Task description — Check each line of the listing below for the string "period", then copy every line that has it.

Data for processing —
/---

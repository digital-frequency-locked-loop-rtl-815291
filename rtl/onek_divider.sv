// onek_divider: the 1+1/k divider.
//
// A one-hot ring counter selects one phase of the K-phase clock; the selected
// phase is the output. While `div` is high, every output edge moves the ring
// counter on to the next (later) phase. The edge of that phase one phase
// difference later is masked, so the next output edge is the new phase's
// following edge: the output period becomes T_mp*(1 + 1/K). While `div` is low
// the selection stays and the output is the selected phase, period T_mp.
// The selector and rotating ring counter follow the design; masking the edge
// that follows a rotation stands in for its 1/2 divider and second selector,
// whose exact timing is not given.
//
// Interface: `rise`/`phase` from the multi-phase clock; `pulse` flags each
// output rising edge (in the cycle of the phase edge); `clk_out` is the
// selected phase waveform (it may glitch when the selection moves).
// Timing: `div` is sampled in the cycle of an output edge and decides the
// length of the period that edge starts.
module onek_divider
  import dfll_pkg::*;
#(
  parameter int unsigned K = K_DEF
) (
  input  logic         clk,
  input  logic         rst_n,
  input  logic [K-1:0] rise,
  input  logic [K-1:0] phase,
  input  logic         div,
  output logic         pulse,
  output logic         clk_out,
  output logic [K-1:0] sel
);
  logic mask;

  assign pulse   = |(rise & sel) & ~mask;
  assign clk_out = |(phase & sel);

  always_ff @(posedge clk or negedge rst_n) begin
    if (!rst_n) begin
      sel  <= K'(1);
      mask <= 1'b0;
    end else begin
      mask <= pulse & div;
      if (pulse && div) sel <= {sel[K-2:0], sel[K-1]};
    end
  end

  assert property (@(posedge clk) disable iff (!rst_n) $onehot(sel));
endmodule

\---
/---

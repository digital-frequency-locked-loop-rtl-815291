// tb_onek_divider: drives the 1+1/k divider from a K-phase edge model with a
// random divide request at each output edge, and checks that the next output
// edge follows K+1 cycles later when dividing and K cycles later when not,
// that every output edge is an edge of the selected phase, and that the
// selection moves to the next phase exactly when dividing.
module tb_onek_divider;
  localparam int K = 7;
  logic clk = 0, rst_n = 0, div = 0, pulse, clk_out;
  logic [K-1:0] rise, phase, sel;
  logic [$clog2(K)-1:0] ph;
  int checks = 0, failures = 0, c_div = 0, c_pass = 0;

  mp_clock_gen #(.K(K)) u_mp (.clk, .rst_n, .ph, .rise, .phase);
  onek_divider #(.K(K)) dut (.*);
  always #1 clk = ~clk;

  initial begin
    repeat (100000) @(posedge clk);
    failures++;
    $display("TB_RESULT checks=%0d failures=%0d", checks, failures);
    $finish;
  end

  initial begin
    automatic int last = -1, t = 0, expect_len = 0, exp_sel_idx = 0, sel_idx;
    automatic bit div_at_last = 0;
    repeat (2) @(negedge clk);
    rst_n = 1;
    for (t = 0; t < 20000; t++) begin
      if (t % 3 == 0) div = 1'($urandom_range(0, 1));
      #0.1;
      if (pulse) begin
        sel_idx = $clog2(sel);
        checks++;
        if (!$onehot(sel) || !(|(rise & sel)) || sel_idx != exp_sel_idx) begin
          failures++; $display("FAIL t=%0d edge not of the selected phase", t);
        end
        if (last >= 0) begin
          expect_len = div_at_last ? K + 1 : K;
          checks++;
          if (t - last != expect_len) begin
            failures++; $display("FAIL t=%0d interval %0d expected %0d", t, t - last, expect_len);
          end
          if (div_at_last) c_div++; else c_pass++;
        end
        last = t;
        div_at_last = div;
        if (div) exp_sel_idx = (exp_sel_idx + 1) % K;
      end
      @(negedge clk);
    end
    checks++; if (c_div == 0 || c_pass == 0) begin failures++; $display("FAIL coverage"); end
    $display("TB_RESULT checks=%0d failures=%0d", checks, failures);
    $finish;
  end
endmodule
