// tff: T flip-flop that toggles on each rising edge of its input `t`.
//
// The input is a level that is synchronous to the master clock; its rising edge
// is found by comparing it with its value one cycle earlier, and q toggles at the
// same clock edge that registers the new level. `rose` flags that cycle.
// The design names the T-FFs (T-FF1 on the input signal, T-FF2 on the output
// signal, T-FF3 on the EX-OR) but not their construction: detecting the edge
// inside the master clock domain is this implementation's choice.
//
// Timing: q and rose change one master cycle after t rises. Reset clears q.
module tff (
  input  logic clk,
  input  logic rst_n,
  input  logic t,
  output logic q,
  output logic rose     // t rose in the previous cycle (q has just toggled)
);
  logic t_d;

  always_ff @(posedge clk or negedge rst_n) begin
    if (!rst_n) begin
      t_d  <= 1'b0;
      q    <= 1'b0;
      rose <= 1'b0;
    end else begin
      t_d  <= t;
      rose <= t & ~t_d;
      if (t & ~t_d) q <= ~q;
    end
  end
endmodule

\---
/---

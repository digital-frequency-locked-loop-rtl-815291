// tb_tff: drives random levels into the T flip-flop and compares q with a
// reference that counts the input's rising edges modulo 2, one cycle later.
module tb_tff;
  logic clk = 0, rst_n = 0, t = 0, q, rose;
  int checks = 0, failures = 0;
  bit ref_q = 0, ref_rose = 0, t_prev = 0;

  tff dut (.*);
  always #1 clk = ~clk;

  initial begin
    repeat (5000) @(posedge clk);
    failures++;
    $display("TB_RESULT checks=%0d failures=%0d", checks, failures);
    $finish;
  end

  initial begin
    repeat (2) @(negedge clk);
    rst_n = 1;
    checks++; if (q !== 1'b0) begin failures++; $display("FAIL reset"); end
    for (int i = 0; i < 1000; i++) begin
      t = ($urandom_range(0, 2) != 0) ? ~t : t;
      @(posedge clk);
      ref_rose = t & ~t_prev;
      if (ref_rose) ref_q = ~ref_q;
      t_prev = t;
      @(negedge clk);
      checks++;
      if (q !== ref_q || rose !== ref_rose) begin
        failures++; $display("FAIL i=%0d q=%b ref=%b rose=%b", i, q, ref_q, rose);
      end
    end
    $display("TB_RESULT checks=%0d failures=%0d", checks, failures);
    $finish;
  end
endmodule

\---

Response for this exercise —
// following edge: the output period becomes T_mp*(1 + 1/K). While `div` is low
// the selection stays and the output is the selected phase, period T_mp.
// length of the period that edge starts.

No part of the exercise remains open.